= DATASET ENTRIES =
// tb_mavg_nary: streams random samples, with random gaps in in_valid and
// occasional restarts, into the n-ary moving average and compares every
// result with (x_k + x_{k-1} + x_{k-2}) / 4 computed from a model of the
// stream. Checks that a result appears exactly one clock after each sample
// once three samples are in the window, and never before.
module tb_mavg_nary;
  int checks = 0, failures = 0, n_out = 0, n_clr = 0;
  logic clk = 0, rst_n = 0, clr = 0, in_valid = 0;
  logic [15:0] din, dout;
  logic out_valid;
  logic [15:0] win [$];
  int unsigned exp_q [$];

  mavg_nary #(.W(16)) dut (.clk, .rst_n, .clr, .in_valid, .din, .out_valid, .dout);

  always #5 clk = ~clk;

  initial begin
    repeat (20000) @(posedge clk);
    failures++;
    $display("watchdog expired");
    $display("TB_RESULT checks=%0d failures=%0d", checks, failures);
    $finish;
  end

  initial begin
    bit expect_out, due;
    int unsigned exp, exp_due;
    din = '0;
    repeat (2) @(posedge clk);
    rst_n = 1;
    expect_out = 0;
    due = 0;
    exp_due = 0;
    for (int i = 0; i < 5000; i++) begin
      @(negedge clk);
      // check the output due from the previous clock's sample
      checks++;
      if (out_valid !== expect_out || (expect_out && dout !== 16'(exp))) begin
        failures++;
        $display("FAIL cycle %0d: out_valid=%b dout=%0d expected %b/%0d",
                 i, out_valid, dout, expect_out, exp);
      end
      if (out_valid) n_out++;
      clr      = (i > 10) && (($urandom % 200) == 0);
      in_valid = (i < 10) ? 1'b1 : (($urandom % 4) != 0);
      din      = (i % 97 == 5) ? 16'hFFFF : 16'($urandom);
      @(posedge clk);
      // the result of the sample taken now appears after the next clock
      expect_out = due;
      exp = exp_due;
      due = 0;
      if (clr) begin
        win.delete();
        n_clr++;
      end else if (in_valid) begin
        win.push_back(din);
        if (win.size() > 3) void'(win.pop_front());
        if (win.size() == 3) begin
          due = 1;
          exp_due = (int'(win[0]) + int'(win[1]) + int'(win[2])) / 4;
        end
      end
    end
    checks += 2;
    if (n_out == 0) begin failures++; $display("FAIL no outputs"); end
    if (n_clr == 0) begin failures++; $display("FAIL no restart"); end
    $display("TB_RESULT checks=%0d failures=%0d", checks, failures);
    $finish;
  end
endmodule
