// mavg_datapath: datapath of the moving-average loop
//   for (i = 0; i < N; i++) b[i] = (a[i] + a[i+1] + a[i+2]) / 4;
//
// Structure, input to output: a three-entry input queue (one new a[] element
// per `s`), two binary adders forming the three-input sum, register R1
// (loaded on `l1`), a divide-by-4 unit that shifts right one bit per `d`
// cycle, and register R2 (loaded on `l2`) whose value is the result to store.
// The structure is the source's pipelined datapath with control signals; the
// operand widths are this design's: W-bit unsigned inputs, a W+2-bit sum
// (no overflow for three operands) and a W-bit result, which always holds
// sum/4.
//
// Timing: with the schedule s, l1, d, d, l2 on consecutive cycles, the
// result of the queue contents sampled at l1 is on `result` after the l2
// edge. The datapath has no sequencing of its own; ctrl_fsm drives it.
module mavg_datapath
  import mavg_pkg::*;
#(
  parameter int unsigned W = 16
) (
  input  logic         clk,
  input  logic         rst_n,
  input  ctrl_t        ctrl,
  input  logic [W-1:0] din,     // next array element, taken on ctrl.s
  output logic [W-1:0] result   // register R2
);

  localparam int unsigned SW = W + 2;  // sum width

  logic [W-1:0]  q [3];   // q[2] = a[i], q[1] = a[i+1], q[0] = a[i+2]
  logic [W:0]    sum_lo;  // a[i+1] + a[i+2]
  logic [W+1:0]  sum;     // a[i] + a[i+1] + a[i+2]
  logic [SW-1:0] r1;
  logic [SW-1:0] quot;
  logic [SW-1:0] r2;

  input_queue #(.W(W), .ALPHA(1), .BETA_MIN(0), .BETA_MAX(2)) u_queue (
    .clk, .rst_n, .shift(ctrl.s), .din, .q
  );

  adder #(.W(W)) u_add_lo (
    .a(q[1]), .b(q[0]), .y(sum_lo)
  );

  adder #(.W(W + 1)) u_add_hi (
    .a({1'b0, q[2]}), .b(sum_lo), .y(sum)
  );

  load_reg #(.W(SW)) u_r1 (
    .clk, .rst_n, .load(ctrl.l1), .d(sum), .q(r1)
  );

  shift_divider #(.W(SW), .STAGES(2)) u_div (
    .clk, .rst_n, .d(ctrl.d), .din(r1), .q(quot)
  );

  load_reg #(.W(SW)) u_r2 (
    .clk, .rst_n, .load(ctrl.l2), .d(quot), .q(r2)
  );

  // The two top bits of R2 are always zero (sum / 4 < 2**W).
  assign result = r2[W-1:0];

endmodule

= WHAT IS EXPECTED =
Write the lines out again exactly, from the one containing "logic [SW-1:0] quot;" through the last line of the records, and include no other lines.

= EXERCISE ANSWER =
  logic [SW-1:0] quot;
  logic [SW-1:0] r2;

  input_queue #(.W(W), .ALPHA(1), .BETA_MIN(0), .BETA_MAX(2)) u_queue (
    .clk, .rst_n, .shift(ctrl.s), .din, .q
  );

  adder #(.W(W)) u_add_lo (
    .a(q[1]), .b(q[0]), .y(sum_lo)
  );

  adder #(.W(W + 1)) u_add_hi (
    .a({1'b0, q[2]}), .b(sum_lo), .y(sum)
  );

  load_reg #(.W(SW)) u_r1 (
    .clk, .rst_n, .load(ctrl.l1), .d(sum), .q(r1)
  );

  shift_divider #(.W(SW), .STAGES(2)) u_div (
    .clk, .rst_n, .d(ctrl.d), .din(r1), .q(quot)
  );

  load_reg #(.W(SW)) u_r2 (
    .clk, .rst_n, .load(ctrl.l2), .d(quot), .q(r2)
  );

  // The two top bits of R2 are always zero (sum / 4 < 2**W).
  assign result = r2[W-1:0];

endmodule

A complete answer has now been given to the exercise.